Prokurist war um 1907 noch ein sehr viel Ehrfurcht einflössender Titel in einem Manufakturkontor. Man sagte auch nicht Prokurist, sondern Herr Prokurist. Und auf das Büro in Schanghai war die Gyger & Co. ganz besonders stolz. Den «Herrn Prokurist» trifft man allenthalben noch in alten Schwarz/weiss-Spielfilmen, z.B. in «Der Hauptmann von Köpenick» in der Version mit Heinz Rühmann und war somit nicht bloss eine Seebacher Marotte. Auch sagte man damals noch: "Zu Befehl, Herr Prokurist!", wenn dieser etwas anordnete. Das hat sich bis heute ein bisschen geändert. So verdient ein Prokurist heute nicht mehr das Mehrfache seiner Untergebenen, sondern höchstens noch das 1,x-fache. Das bei den Prokuristen eingesparte Geld steckt man heute vermehrt in den Geschäftsführer (CEO), bei welchem man wegen der meist extrem kurzen Verweildauer in der Firma sehr hohe Saläransprüche erfüllen muss.

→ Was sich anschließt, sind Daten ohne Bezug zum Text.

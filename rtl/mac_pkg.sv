// mac_pkg: default sizes of the pipelined multiply-accumulate unit and the
// elaboration-time functions that lay out its Wallace reduction tree.
//
// The partial product matrix reduced every cycle holds the N x N partial
// products plus the accumulator state fed back in carry-save form:
//   REG1 : one bit in every column 0 .. 2N-2
//   REG2 : one bit in every column L .. 2N-2, where L = 2N-1-K
//   REG3 : one bit in column L (carry out of the L-bit LSB adder)
//   tc   : one bit in column N (Baugh-Wooley constant, signed mode only)
// Column 2N-1 is never compressed: it only gathers the carries that leave
// column 2N-2 (the overflow carries counted by the alpha-bit adder).
//
// Wallace rule per stage and column: every group of three bits goes into a
// full adder, a remaining pair into a half adder, a single bit passes.
// Stages repeat until no column 0 .. 2N-2 holds more than two bits.
// The functions recompute the column heights from scratch, so they can be
// called with genvars inside generate loops. The Wallace rule follows the
// source paper; K = 17 is this design's choice (the paper gives no number).
package mac_pkg;

  // Sizes of the 16-bit unsigned/signed MAC unit.
  localparam int unsigned MAC_N     = 16;  // operand width
  localparam int unsigned MAC_K     = 17;  // upper columns kept in carry-save form
  localparam int unsigned MAC_ALPHA = 8;   // overflow counter width (REG4)

  localparam int WT_MAXCOL = 128;              // supports N up to 64
  localparam int WT_MAXSTG = 16;               // stage limit of the search
  typedef logic [WT_MAXCOL*8-1:0] wt_cols_t;   // 8-bit height per column

  // Height of column c of the initial matrix.
  function automatic int wt_init_height(int n, int k, int c);
    int h;
    int l;
    l = 2*n - 1 - k;
    if (c > 2*n - 2) return 0;
    h  = ((c < 2*n - 2 - c) ? c : 2*n - 2 - c) + 1;  // partial products
    h += 1;                                          // REG1
    if (c >= l) h += 1;                              // REG2
    if (c == l) h += 1;                              // REG3
    if (c == n) h += 1;                              // Baugh-Wooley constant
    return h;
  endfunction

  // Bits kept in a column of height h by one Wallace stage (sums and pass).
  function automatic int wt_own(int h);
    return h / 3 + ((h % 3) == 2 ? 1 : 0) + ((h % 3) == 1 ? 1 : 0);
  endfunction

  // Carries sent to the next column by one Wallace stage.
  function automatic int wt_carries(int h);
    return h / 3 + ((h % 3) == 2 ? 1 : 0);
  endfunction

  // All column heights after s Wallace stages (s = 0: initial matrix).
  function automatic wt_cols_t wt_heights(int n, int k, int s);
    wt_cols_t h;
    wt_cols_t nh;
    int nc;
    int own;
    int cry;
    nc = 2*n;
    h  = '0;
    for (int i = 0; i < nc; i++) h[i*8 +: 8] = 8'(wt_init_height(n, k, i));
    for (int st = 0; st < s; st++) begin
      nh  = '0;
      cry = 0;
      for (int i = 0; i < nc - 1; i++) begin
        own = wt_own(int'(h[i*8 +: 8]));
        nh[i*8 +: 8] = 8'(own + cry);
        cry = wt_carries(int'(h[i*8 +: 8]));
      end
      nh[(nc-1)*8 +: 8] = 8'(int'(h[(nc-1)*8 +: 8]) + cry);
      h = nh;
    end
    return h;
  endfunction

  // Height of column c after s Wallace stages.
  function automatic int wt_height(int n, int k, int s, int c);
    wt_cols_t h;
    h = wt_heights(n, k, s);
    return int'(h[c*8 +: 8]);
  endfunction

  // Tallest of columns 0 .. 2N-2 after s stages.
  function automatic int wt_tallest(int n, int k, int s);
    wt_cols_t h;
    int mx;
    h  = wt_heights(n, k, s);
    mx = 0;
    for (int i = 0; i < 2*n - 1; i++)
      if (int'(h[i*8 +: 8]) > mx) mx = int'(h[i*8 +: 8]);
    return mx;
  endfunction

  // Number of Wallace stages needed to bring columns 0 .. 2N-2 to two bits.
  function automatic int wt_stages(int n, int k);
    int ns;
    ns = WT_MAXSTG;
    for (int s = WT_MAXSTG - 1; s >= 0; s--)
      if (wt_tallest(n, k, s) <= 2) ns = s;
    return ns;
  endfunction

  // Number of overflow carries gathered in column 2N-1.
  function automatic int wt_ovf(int n, int k);
    return wt_height(n, k, wt_stages(n, k), 2*n - 1);
  endfunction

  // Tallest column of any stage (width of the per-column bit vectors).
  // Heights only fall from stage to stage except in column 2N-1.
  function automatic int wt_maxh(int n, int k);
    int a;
    int b;
    a = wt_tallest(n, k, 0);
    b = wt_ovf(n, k);
    return (a > b) ? a : b;
  endfunction

endpackage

Die Firma gab sich in ihrem Briefkopf ebenso wie in ihren Inseraten stets als Örliker Betrieb aus, obwohl ihre Liegenschaft auf Seebacher Gebiet lag und das auch ganz genau wusste. Immerhin zahlte sie ja die Steuern in Seebach. Der Grund war damals allerdings nicht die Postleitzahl, sondern der bessere internationale Bekanntheitsgrad von Örlikon, wovon sie profitieren wollte. Sie schrieb auch nicht, dass sie in Örlikon zu Hause sei, sondern sie schmückte sich auch noch mit dem ebenso bekannten Namen Zürich und nannte den Standort ihrer Fabrik ganz bescheiden «Örlikon-Zürich», ohne jeglichen Hinweis auf Seebach.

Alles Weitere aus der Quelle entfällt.